[What you need to do] Copy out precisely the line that holds "if (k != 2'd3)" and all the lines following it in the data, up to and including the last one, and no others.

(Saved data entries)

○ ○ ○ ○ ○ ○ ○

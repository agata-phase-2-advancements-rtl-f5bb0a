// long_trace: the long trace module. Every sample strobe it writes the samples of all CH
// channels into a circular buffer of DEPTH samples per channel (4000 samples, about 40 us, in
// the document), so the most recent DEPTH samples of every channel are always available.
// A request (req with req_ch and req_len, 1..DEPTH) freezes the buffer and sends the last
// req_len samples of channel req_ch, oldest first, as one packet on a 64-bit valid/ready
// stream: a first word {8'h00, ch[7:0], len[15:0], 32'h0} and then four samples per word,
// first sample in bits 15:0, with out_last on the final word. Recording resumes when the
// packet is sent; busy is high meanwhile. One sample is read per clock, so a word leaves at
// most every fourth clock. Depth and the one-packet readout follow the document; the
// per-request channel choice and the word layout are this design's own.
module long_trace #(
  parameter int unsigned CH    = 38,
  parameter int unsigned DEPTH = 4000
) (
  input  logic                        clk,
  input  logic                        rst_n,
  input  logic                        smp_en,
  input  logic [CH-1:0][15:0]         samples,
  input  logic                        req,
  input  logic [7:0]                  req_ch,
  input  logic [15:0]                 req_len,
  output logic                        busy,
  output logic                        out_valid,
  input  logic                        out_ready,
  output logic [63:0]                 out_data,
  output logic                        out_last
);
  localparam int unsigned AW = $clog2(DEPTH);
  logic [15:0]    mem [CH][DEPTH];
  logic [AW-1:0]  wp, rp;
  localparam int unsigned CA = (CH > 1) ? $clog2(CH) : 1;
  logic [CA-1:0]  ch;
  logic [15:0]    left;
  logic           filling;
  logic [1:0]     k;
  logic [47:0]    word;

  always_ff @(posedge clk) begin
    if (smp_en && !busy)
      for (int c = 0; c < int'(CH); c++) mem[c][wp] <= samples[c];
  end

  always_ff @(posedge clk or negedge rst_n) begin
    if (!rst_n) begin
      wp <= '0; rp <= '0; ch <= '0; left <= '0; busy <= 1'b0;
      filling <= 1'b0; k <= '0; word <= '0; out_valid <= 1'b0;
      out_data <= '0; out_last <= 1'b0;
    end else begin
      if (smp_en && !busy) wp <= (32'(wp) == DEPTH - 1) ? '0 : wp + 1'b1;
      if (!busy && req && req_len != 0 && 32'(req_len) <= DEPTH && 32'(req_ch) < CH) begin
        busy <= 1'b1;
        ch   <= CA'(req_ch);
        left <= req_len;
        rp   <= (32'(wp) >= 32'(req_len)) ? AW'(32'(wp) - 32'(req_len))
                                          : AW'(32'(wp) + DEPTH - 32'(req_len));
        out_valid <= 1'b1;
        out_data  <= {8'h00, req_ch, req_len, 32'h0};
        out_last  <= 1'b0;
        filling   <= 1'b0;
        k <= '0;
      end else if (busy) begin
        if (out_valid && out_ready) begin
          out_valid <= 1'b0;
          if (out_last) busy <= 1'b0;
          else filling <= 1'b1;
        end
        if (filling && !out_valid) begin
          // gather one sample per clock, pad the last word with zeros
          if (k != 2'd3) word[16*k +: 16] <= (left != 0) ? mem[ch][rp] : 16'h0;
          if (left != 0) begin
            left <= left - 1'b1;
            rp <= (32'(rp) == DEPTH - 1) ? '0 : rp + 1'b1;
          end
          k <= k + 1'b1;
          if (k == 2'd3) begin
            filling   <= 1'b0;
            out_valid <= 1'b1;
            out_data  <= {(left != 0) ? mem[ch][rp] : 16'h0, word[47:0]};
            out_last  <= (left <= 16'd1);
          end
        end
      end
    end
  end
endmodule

○ ○ ○ ○ ○ ○ ○

[Solution]
          if (k != 2'd3) word[16*k +: 16] <= (left != 0) ? mem[ch][rp] : 16'h0;
          if (left != 0) begin
            left <= left - 1'b1;
            rp <= (32'(rp) == DEPTH - 1) ? '0 : rp + 1'b1;
          end
          k <= k + 1'b1;
          if (k == 2'd3) begin
            filling   <= 1'b0;
            out_valid <= 1'b1;
            out_data  <= {(left != 0) ? mem[ch][rp] : 16'h0, word[47:0]};
            out_last  <= (left <= 16'd1);
          end
        end
      end
    end
  end
endmodule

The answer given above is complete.